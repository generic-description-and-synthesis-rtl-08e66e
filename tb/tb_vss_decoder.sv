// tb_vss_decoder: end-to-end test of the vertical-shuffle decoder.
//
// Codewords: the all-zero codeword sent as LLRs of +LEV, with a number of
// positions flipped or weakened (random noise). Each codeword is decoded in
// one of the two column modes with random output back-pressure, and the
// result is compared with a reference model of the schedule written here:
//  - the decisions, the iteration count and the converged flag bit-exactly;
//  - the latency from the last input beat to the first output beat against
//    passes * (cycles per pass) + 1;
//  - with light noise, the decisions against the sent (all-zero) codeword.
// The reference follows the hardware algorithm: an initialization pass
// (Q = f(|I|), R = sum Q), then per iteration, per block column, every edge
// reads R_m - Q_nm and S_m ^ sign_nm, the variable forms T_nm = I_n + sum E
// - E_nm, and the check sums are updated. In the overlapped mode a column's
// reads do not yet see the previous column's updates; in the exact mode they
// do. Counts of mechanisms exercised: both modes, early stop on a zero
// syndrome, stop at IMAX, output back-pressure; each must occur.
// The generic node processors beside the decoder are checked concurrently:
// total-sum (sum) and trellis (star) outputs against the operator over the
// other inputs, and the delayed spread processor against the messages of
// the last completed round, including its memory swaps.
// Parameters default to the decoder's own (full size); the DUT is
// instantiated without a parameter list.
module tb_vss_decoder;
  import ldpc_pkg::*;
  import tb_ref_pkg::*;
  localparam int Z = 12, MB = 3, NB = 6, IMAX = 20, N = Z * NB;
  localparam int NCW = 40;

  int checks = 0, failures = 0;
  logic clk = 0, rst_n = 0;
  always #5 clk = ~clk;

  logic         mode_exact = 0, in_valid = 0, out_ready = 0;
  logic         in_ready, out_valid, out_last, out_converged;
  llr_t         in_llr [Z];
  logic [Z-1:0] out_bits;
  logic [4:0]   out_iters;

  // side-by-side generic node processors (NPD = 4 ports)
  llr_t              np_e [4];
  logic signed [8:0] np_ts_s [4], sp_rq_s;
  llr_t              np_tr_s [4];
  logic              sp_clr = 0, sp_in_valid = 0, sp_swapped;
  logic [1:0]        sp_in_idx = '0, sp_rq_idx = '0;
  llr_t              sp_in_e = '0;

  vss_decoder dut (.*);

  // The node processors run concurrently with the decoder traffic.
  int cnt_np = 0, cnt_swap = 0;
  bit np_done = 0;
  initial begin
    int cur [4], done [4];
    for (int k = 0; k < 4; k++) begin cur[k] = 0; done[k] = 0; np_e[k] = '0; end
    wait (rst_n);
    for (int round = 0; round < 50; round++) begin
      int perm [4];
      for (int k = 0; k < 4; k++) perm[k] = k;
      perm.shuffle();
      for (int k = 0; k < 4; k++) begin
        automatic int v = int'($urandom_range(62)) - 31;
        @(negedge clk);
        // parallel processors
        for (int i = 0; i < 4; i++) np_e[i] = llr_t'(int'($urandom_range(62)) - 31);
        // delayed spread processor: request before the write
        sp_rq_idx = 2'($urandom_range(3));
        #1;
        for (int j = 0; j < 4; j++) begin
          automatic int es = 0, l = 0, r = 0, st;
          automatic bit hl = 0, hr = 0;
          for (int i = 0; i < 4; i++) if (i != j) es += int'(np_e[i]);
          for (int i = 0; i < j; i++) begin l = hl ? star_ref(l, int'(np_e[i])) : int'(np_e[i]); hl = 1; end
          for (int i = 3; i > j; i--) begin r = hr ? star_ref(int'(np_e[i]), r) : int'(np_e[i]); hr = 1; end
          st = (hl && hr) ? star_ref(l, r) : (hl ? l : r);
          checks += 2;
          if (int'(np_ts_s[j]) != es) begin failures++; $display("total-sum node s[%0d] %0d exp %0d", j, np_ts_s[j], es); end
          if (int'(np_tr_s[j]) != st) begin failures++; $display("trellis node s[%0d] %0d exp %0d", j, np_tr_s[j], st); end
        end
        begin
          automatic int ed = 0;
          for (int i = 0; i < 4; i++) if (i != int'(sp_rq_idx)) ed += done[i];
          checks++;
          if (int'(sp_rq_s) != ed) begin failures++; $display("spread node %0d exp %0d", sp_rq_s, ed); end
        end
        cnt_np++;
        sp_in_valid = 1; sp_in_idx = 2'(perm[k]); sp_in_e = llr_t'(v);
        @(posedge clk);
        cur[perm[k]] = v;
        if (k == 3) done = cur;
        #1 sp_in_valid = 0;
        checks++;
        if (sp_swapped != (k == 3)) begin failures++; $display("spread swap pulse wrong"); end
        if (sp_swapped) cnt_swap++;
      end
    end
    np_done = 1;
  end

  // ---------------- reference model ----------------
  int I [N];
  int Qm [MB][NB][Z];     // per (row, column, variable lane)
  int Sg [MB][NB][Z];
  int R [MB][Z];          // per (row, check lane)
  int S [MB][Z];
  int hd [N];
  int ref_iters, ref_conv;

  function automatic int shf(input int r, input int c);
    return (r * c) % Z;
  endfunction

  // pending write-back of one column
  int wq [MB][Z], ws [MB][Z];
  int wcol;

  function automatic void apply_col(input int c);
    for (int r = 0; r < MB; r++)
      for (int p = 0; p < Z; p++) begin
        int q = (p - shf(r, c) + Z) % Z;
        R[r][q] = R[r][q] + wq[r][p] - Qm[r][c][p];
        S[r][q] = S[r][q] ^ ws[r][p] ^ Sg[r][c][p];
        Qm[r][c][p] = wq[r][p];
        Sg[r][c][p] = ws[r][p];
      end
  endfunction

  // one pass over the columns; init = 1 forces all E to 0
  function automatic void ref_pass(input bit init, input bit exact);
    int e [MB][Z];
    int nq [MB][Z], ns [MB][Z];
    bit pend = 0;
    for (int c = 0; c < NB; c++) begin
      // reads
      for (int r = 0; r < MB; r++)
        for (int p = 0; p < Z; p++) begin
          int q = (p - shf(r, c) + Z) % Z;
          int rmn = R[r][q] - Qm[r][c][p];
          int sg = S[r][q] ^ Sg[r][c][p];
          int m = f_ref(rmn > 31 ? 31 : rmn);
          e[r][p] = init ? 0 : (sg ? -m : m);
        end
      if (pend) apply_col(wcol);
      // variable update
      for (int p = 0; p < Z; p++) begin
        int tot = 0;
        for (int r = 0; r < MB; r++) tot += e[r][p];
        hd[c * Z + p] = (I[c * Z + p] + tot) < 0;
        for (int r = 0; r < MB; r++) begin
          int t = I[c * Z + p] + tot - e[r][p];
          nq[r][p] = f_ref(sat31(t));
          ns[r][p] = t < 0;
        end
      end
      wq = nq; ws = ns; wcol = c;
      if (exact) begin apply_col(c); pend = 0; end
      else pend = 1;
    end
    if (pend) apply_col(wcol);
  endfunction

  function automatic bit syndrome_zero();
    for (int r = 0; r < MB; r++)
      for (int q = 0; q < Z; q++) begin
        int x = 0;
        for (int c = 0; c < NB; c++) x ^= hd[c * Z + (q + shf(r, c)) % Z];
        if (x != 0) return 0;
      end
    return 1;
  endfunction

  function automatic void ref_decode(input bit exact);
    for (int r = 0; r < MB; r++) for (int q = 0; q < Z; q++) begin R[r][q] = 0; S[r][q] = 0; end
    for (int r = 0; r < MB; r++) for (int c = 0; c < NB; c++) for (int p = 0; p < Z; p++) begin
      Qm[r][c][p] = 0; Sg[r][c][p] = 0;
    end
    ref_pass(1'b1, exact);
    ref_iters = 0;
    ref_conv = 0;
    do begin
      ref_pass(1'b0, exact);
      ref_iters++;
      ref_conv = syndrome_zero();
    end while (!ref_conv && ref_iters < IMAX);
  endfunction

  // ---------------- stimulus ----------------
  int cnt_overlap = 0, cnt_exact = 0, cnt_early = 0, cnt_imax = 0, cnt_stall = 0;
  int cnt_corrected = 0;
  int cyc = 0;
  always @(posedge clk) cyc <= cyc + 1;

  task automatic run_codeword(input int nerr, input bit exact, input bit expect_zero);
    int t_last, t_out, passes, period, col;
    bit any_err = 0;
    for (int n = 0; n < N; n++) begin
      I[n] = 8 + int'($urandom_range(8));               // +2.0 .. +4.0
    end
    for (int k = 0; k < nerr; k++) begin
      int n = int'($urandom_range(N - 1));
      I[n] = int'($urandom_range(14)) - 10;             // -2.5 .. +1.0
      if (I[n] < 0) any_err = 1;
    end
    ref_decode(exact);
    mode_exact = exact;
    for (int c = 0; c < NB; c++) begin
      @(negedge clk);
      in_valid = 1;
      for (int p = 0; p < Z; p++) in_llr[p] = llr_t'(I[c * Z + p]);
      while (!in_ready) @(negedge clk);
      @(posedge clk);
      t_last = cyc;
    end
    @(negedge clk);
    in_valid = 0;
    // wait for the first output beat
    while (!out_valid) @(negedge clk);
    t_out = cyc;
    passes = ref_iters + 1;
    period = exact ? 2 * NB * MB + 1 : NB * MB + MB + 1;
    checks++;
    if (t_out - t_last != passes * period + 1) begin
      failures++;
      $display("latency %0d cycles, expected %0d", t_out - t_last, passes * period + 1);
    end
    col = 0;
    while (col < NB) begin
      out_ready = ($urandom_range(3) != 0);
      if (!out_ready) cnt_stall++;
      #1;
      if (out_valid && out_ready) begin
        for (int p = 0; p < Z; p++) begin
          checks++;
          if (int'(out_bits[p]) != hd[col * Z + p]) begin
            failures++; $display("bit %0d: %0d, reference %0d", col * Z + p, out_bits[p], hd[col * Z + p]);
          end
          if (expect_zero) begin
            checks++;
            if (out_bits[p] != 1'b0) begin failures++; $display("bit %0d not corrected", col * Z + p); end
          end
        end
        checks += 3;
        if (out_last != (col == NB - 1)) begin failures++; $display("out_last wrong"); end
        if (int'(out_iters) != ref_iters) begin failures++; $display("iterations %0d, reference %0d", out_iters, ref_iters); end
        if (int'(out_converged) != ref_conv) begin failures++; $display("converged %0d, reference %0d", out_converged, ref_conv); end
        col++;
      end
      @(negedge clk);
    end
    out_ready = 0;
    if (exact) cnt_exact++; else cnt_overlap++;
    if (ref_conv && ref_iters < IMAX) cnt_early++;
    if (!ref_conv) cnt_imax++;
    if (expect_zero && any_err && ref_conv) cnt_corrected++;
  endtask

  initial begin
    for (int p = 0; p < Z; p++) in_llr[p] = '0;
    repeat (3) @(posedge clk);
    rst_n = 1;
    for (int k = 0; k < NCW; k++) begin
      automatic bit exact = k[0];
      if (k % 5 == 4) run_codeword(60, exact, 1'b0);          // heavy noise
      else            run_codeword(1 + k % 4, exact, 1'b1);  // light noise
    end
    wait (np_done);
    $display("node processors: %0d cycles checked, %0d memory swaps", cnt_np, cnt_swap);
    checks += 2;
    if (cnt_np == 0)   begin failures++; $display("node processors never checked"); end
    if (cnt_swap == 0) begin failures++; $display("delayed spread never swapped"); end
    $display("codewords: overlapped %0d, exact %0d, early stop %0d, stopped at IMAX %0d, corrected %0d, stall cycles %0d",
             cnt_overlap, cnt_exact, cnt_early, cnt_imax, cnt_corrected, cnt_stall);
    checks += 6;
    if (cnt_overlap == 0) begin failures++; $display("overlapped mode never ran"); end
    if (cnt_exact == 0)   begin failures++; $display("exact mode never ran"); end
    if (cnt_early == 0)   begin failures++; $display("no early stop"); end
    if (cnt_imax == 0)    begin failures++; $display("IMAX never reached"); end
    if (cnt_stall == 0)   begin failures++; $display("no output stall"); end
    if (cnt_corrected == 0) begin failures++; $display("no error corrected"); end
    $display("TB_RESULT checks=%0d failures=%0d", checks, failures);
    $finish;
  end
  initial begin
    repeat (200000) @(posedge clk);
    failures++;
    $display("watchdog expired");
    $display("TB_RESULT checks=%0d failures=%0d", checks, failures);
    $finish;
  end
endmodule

* * *

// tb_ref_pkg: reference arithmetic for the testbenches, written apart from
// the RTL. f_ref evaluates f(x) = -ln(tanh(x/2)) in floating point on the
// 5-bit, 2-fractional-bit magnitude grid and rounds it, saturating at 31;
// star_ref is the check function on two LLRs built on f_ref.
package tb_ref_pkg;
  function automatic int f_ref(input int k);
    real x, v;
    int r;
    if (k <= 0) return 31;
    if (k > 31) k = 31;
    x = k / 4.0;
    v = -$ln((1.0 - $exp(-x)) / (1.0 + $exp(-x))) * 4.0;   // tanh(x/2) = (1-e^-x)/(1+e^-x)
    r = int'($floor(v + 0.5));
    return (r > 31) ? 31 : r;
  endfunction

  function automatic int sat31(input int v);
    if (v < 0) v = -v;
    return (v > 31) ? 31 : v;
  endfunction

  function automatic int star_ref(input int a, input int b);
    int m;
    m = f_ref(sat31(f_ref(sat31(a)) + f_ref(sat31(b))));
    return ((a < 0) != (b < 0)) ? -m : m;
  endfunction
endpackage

...

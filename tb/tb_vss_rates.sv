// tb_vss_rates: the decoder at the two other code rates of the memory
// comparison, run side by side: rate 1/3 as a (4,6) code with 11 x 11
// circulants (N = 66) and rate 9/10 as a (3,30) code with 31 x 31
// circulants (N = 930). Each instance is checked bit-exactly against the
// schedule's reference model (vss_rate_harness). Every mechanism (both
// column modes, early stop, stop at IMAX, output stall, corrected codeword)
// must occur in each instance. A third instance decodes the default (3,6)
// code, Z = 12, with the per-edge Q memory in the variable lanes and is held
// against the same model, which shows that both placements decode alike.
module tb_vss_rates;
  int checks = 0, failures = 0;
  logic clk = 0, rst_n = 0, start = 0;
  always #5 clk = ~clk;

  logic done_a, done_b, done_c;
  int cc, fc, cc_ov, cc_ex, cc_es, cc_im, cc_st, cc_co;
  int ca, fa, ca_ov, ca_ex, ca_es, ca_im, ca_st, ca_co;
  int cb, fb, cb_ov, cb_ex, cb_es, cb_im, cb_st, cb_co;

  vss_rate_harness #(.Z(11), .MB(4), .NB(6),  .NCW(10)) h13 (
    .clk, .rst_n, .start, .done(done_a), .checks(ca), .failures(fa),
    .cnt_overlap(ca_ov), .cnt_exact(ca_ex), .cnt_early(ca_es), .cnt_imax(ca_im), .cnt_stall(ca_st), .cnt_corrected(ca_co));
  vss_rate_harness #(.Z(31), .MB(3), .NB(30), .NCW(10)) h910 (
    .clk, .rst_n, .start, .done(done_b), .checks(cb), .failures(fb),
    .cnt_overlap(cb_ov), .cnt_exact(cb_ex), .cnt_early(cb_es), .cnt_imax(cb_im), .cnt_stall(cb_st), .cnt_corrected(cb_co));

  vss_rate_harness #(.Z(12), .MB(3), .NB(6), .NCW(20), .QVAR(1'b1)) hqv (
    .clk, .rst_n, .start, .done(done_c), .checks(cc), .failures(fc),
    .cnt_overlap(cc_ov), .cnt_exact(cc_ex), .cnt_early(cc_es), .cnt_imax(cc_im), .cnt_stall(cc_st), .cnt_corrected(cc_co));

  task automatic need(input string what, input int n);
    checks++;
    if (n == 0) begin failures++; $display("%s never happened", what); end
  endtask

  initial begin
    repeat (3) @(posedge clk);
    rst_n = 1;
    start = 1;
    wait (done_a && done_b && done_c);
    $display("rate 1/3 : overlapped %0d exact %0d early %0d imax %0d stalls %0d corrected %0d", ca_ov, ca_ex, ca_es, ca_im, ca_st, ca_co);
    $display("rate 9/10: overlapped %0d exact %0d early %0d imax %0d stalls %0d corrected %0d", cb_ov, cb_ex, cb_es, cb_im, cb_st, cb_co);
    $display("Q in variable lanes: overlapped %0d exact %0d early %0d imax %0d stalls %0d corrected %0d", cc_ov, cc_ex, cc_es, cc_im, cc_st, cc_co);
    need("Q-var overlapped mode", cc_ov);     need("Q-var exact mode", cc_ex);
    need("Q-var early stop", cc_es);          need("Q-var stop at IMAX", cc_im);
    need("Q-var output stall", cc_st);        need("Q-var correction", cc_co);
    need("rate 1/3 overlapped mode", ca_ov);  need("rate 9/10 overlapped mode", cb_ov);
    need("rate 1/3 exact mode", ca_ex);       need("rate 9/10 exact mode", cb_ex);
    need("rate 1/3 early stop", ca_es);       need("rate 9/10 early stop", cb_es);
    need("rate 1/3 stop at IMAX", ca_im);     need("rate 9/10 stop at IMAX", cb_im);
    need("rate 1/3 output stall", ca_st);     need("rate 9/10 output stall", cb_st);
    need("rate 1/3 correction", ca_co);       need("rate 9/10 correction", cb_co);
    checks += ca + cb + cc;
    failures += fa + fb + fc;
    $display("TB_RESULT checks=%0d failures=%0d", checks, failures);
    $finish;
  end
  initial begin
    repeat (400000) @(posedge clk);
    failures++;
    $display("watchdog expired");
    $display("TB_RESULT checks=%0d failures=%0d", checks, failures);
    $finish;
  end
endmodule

▶ **What is required**
Return a copy of every line in the records that includes the string "localparam".

▶ **Result of this exercise**
  localparam int Z = 12, MB = 3, NB = 6, IMAX = 20, N = Z * NB;
  localparam int NCW = 40;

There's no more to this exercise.